3. The workflow specification

Next, a list of steps are specified. Let’s go through them one at a time.

3.1 Checkout

.github/publish.yml
    ...

        - name: Check out repository
        uses: actions/checkout@v4
    ...

This step uses the official actions/checkout action.

It clones your repository into the virtual machine. Without this step, the runner would not have access to your project files, and there would be nothing to render or publish.
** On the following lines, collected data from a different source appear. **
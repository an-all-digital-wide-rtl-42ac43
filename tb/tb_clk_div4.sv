// tb_clk_div4 -- CLK_sar must rise once every four reference rising edges
// and be high for two of them.
module tb_clk_div4;
  timeunit 1ps; timeprecision 100fs;
  int checks = 0, failures = 0;
  logic clk = 0, rst_n = 1, clk_out;
  int   n_ref = 0, last = 0, highs = 0;

  clk_div4 dut (.clk_in(clk), .rst_n(rst_n), .clk_out(clk_out));

  always #500 clk = ~clk;

  // power-on reset: a real falling edge so the asynchronous resets act
  initial #1 rst_n = 1'b0;

  initial begin
    #10000000;
    failures++;
    $display("TB_RESULT checks=%0d failures=%0d", checks, failures);
    $finish;
  end

  always @(posedge clk) if (rst_n) begin
    n_ref++;
    #1;
    if (clk_out) highs++;
  end

  always @(posedge clk_out) begin
    if (last != 0) begin
      checks++;
      if (n_ref - last != 4) begin failures++; $display("FAIL period %0d", n_ref - last); end
    end
    last = n_ref;
  end

  initial begin
    #2200 rst_n = 1;
    repeat (40) @(posedge clk);
    #10;
    checks++;
    if (highs != 20) begin failures++; $display("FAIL duty highs=%0d", highs); end
    $display("TB_RESULT checks=%0d failures=%0d", checks, failures);
    $finish;
  end
endmodule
In short: this makes your code available to the workflow.

3.2 Set up Quarto

.github/publish.yml
    ...

      - name: Set up Quarto
        uses: quarto-dev/quarto-actions/setup@v2
    ...

Here, Quarto is installed on the runner.

Quarto is the publishing system used to render the blog (e.g., from .qmd files to HTML). Quarto uses Pandoc under the hood for this. This step ensures that the correct version of Quarto is available before rendering starts.

3.3 Install system libs

.github/publish.yml
    ...
      # Install system dependencies for R packages
      - name: Install system libs
        run: |
          sudo apt-get update
          sudo apt-get install -y \
            libcurl4-openssl-dev
    ...

Some R packages depend not only on R itself, but also on system-level libraries.

Here:

  • apt-get update refreshes the package list.
  • apt-get install installs libcurl4-openssl-dev.
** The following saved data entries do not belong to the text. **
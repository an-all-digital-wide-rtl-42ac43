// clk_gate -- glitch-free clock gate for the delay-line input.
//
// The enable is re-timed on the falling edge of the clock and ANDed with
// the clock, so the gated clock only ever passes whole high pulses.  The
// lock-in unit keeps the gate closed while the delay line drains after a
// reset and opens it when period measurement starts; the first edge that
// enters the line is then the one the frequency-estimation selector
// measures.  This gate is this design's own addition.
module clk_gate (
  input  logic clk,
  input  logic en,
  input  logic rst_n,
  output logic gclk
);
  timeunit 1ps; timeprecision 100fs;

  logic en_q;

  always_ff @(negedge clk or negedge rst_n)
    if (!rst_n) en_q <= 1'b0;
    else        en_q <= en;

  assign gclk = clk & en_q;
endmodule
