// tb_clk_gate -- self-checking test of the glitch-free clock gate.
// Drives a 1000 ps clock, raises and drops the enable at several points
// inside the high and the low phase, and checks on a 1 ps grid that the
// gated clock is either a copy of the clock or held low, that it never
// produces a shortened high pulse outside reset, and that enable changes take effect
// from the next clock fall. Reset forces the gate closed.
module tb_clk_gate;
  timeunit 1ps; timeprecision 100fs;

  int checks = 0, failures = 0;
  logic clk = 0, en = 0, rst_n = 1;
  logic gclk;
  int   hi_len = 0, short_pulses = 0, pulses = 0;
  logic en_exp = 0;

  clk_gate dut (.clk(clk), .en(en), .rst_n(rst_n), .gclk(gclk));

  // power-on reset: a real falling edge so the asynchronous resets act
  initial #1 rst_n = 1'b0;

  initial begin
    #5000000;
    failures++;
    $display("FAIL watchdog");
    $display("TB_RESULT checks=%0d failures=%0d", checks, failures);
    $finish;
  end

  task automatic chk(input logic c, input string m);
    checks++;
    if (!c) begin failures++; $display("FAIL %s at %0t", m, $time); end
  endtask

  // clock and reference model on a 1 ps grid
  int t = 0;
  int bad = 0;
  logic rst_seen = 0;    // a reset inside a pulse may cut it short
  initial forever begin
    #1;
    t++;
    if (t % 1000 == 0)   clk = 1'b1;
    if (t % 1000 == 500) begin
      clk = 1'b0;
      en_exp = rst_n ? en : 1'b0;
    end
    if (!rst_n) en_exp = 1'b0;
    #0.1;
    if (gclk !== (clk & en_exp)) bad++;
    if (!rst_n) rst_seen = 1'b1;
    if (gclk) hi_len++;
    else if (hi_len > 0) begin
      pulses++;
      if (hi_len != 500 && !rst_seen) short_pulses++;
      hi_len = 0;
    end
    if (!gclk) rst_seen = 1'b0;
  end

  initial begin
    #2300 rst_n = 1;
    #3000 en = 1;      // enable in the high phase
    #5100 en = 0;      // disable in the high phase
    #4200 en = 1;      // enable in the low phase
    #6000 en = 0;      // disable in the low phase
    #3000 en = 1;
    #3000 rst_n = 0;   // reset closes the gate
    #2000 chk(gclk == 1'b0, "gate open during reset");
    rst_n = 1;
    #5000;
    chk(bad == 0, $sformatf("%0d ps where the gated clock differs from clk & retimed en", bad));
    chk(short_pulses == 0, $sformatf("%0d shortened pulses", short_pulses));
    chk(pulses >= 15, $sformatf("only %0d pulses passed", pulses));
    $display("TB_RESULT checks=%0d failures=%0d", checks, failures);
    $finish;
  end
endmodule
This is required because certain R packages (for example those handling web requests) rely on libcurl at the system level. If these libraries are missing, package installation would fail.

3.4 Install R

.github/publish.yml
    ...

      - name: Install R
        uses: r-lib/actions/setup-r@v2
        with:
          r-version: '4.5.0'
          use-public-rspm: true
    ...

This step installs R itself.

  • r-version: '4.5.0' ensures a specific R version is used. This improves reproducibility.
  • use-public-rspm: true enables a public RStudio Package Manager mirror for faster and more reliable package installation.
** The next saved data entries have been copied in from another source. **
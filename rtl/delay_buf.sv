// delay_buf -- behavioural model of a fixed delay buffer chain.
//
// Not synthesizable: it stands for the buffer chain that delays the
// reference clock by the phase detector's lock window 2Td (30 ps in the
// source design) to make Reft.  Every change of `a` appears on `y` after
// DELAY_PS picoseconds (transport delay, pulses shorter than the delay are
// kept).  Edges wait in a queue and are released with constant delay steps
// so that the model also runs in simulators that reject run-time delays.
module delay_buf #(
  parameter int unsigned DELAY_PS = 30
) (
  input  logic a,
  output logic y
);
  timeunit 1ps; timeprecision 100fs;

  // times in half picoseconds
  longint unsigned due_q[$];
  logic            val_q[$];
  event            launched;

  function automatic longint unsigned now2();
    return longint'($realtime * 2.0);
  endfunction

  initial y = 1'b0;

  always @(a) begin
    due_q.push_back(now2() + longint'(2 * DELAY_PS));
    val_q.push_back(a);
    -> launched;
  end

  initial forever begin
    if (due_q.size() == 0) @(launched);
    while (now2() < due_q[0]) begin
      automatic longint unsigned n = due_q[0] - now2();
      if (n >= 1024)    #512;
      else if (n >= 64) #32;
      else              #0.5;
    end
    y = val_q.pop_front();
    void'(due_q.pop_front());
  end
endmodule
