// tb_delay_buf -- the window buffer must reproduce each input edge 30 ps
// later: unchanged 1 ps before, changed 1 ps after.
module tb_delay_buf;
  timeunit 1ps; timeprecision 100fs;
  int checks = 0, failures = 0;
  logic a = 1'b0, y;

  delay_buf dut (.a(a), .y(y));

  task automatic chk(input logic c, input string m);
    checks++;
    if (!c) begin failures++; $display("FAIL %s at %0t", m, $time); end
  endtask

  initial begin
    #1000000;
    failures++;
    $display("TB_RESULT checks=%0d failures=%0d", checks, failures);
    $finish;
  end

  initial begin
    #100;
    for (int k = 0; k < 6; k++) begin
      logic nv;
      nv = ~a;
      a = nv;
      #29; chk(y == ~nv, "y changed too early");
      #2;  chk(y == nv,  "y not changed after 30 ps");
      #50;
      repeat (k) #10;
    end
    // a pulse shorter than the delay survives (transport delay)
    a = 1'b1; #10; a = 1'b0;
    #25; chk(y == 1'b1, "short pulse lost");
    #10; chk(y == 1'b0, "short pulse end");
    $display("TB_RESULT checks=%0d failures=%0d", checks, failures);
    $finish;
  end
endmodule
Now the runner has a working R installation.

3.5 Install R Dependencies

.github/publish.yml
    ...
      - name: Install R Dependencies
        uses: r-lib/actions/setup-renv@v2
        with:
          cache-version: 1
    ...

This step restores the R package environment using renv.

renv is a dependency management system for R. It ensures that:

  • The exact package versions specified in your project are installed.
  • The environment is reproducible across machines.
  • Installation is faster thanks to caching.

The cache-version: 1 allows GitHub to cache installed packages between workflow runs, significantly speeding up future builds.

3.6 Render and Publish

.github/publish.yml
    ...
      - name: Render and Publish
        uses: quarto-dev/quarto-actions/publish@v2
        with:
          target: gh-pages
        env:
          GITHUB_TOKEN: ${{ secrets.GITHUB_TOKEN }}         

This is the final and most important step.

It does two things:

  1. Renders the website using Quarto.
  2. Publishes the generated site to the gh-pages branch.
  • target: gh-pages tells the action to deploy to the GitHub Pages branch. NB! Make sure you already have this branch. Otherwise, the action will fail.
  • GITHUB_TOKEN is an automatically generated token that allows the workflow to authenticate and push changes back to the repository securely.

Once this step completes successfully, GitHub Pages serves the updated website.

Summary

To summarize, this workflow:

  1. Triggers on every push to main.
  2. Sets up a fresh Ubuntu environment.
  3. Installs Quarto, R, and all required dependencies.
  4. Renders the website.
  5. Publishes it automatically to GitHub Pages.

In other words: push to main → automatic rebuild → website updated.

This is continuous deployment for your blog – fully automated and fully reproducible.

Ending remarks

Github actions are powerfull and can serve multiple purposes. See my other project Medical Statistics for a much more advanced use of Github actions for hosting the website on netlify or github, using pre-commit hooks to check typos, and more.